# [SOLVED] Atheros 8151 driver for XP



## ubuntuv (Jul 16, 2010)

Hi,

I am using Acer Aspire 5745G. I have installed XP and finding difficulty in installing the proper driver for Atheros “AR8151 PCI-E Gigabit Ethernet Controller”. Can you please help me in getting the driver for XP(32-bit) operating system.

Thanks
Yuvaraj.


----------



## BCCOMP (Jul 9, 2007)

*Re: Atheros 8151 driver for XP*

Hi,
Have you tried the driver from the Acer website (win7 Driver)?

According to the Readme file it also supports win XP, 2003 etc.

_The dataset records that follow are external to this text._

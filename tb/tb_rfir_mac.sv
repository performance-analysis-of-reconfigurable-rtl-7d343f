// tb_rfir_mac: self-checking testbench of the accumulator on the retimed carry-select adder.
//
// Groups of 1 to 16 random signed 16-bit products are accumulated, the first of each group
// with clear high. ready must drop for the add in flight, out_valid must pulse exactly two
// cycles after the add (adder cutset, then accumulator register) and acc must equal the
// running sum worked out in the testbench. Extreme products check the sign extension.
module tb_rfir_mac;
  logic clk = 1'b0;
  logic rst_n;
  always #5 clk = ~clk;

  logic                add, clear, ready, out_valid;
  logic signed [15:0]  product;
  logic signed [19:0]  acc;

  rfir_mac #(.N(8), .NTAP(16)) dut (.clk(clk), .rst_n(rst_n), .add(add), .clear(clear),
                                    .product(product), .ready(ready), .out_valid(out_valid),
                                    .acc(acc));

  int checks = 0;
  int failures = 0;

  task automatic check(input bit ok, input string what);
    checks++;
    if (!ok) begin
      failures++;
      if (failures < 10) $display("FAIL %s", what);
    end
  endtask

  initial begin
    repeat (100000) @(posedge clk);
    failures++;
    $display("FAIL watchdog");
    $display("TB_RESULT checks=%0d failures=%0d", checks, failures);
    $finish;
  end

  initial begin
    int expected, len, lat, pv;
    rst_n = 1'b0;
    add = 1'b0;
    clear = 1'b0;
    product = '0;
    repeat (2) @(posedge clk);
    @(negedge clk);
    rst_n = 1'b1;
    for (int g = 0; g < 500; g++) begin
      len = $urandom_range(1, 16);
      expected = 0;
      for (int k = 0; k < len; k++) begin
        @(negedge clk);
        check(ready, "ready low while idle");
        case ($urandom_range(0, 9))
          0:       pv = -16384;   // -128 * 128 range end: most negative product of 8-bit operands
          1:       pv = 16384;
          default: pv = $signed(16'($urandom));
        endcase
        product = 16'(pv);
        clear = (k == 0);
        add = 1'b1;
        expected = (k == 0) ? pv : expected + pv;
        @(negedge clk);
        add = 1'b0;
        check(!ready, "ready high with an add in flight");
        lat = 1;
        while (!out_valid && lat < 10) begin
          @(negedge clk);
          lat++;
        end
        check(lat == 2, $sformatf("latency %0d", lat));
        check(acc == 20'(expected), $sformatf("acc %0d expected %0d", acc, expected));
      end
    end
    $display("TB_RESULT checks=%0d failures=%0d", checks, failures);
    $finish;
  end
endmodule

> Readme.htm created 30-APR-2009
> Readme File for AR813x/AR815x setup package
> Supporting: Atheros AR813x/AR815x Gigabit/Fast Ethernet Controller
> Operation Systems:
> ...


Driver can be found here:
http://global-download.acer.com/GDF...5742&Step1=Notebook&Step2=Aspire&Step3=Aspire 5745G&OS=731&LC=en&BC=Acer&SC=PA_6

If that fails please post the Hardware ID:
Open the Device Manager
Post ALL errors you may have (yellow!)
Right click on the error>Properties>Details Tab
Post the info you find under Device Instance ID

Do this for each error you have.


Bill


----------



## ubuntuv (Jul 16, 2010)

*Re: Atheros 8151 driver for XP*

Hi Bill,

It worked.

Thanks a lot.


----------



## BCCOMP (Jul 9, 2007)

*Re: Atheros 8151 driver for XP*

Hi,
Glad to hear you have it up and running!

Bill


----------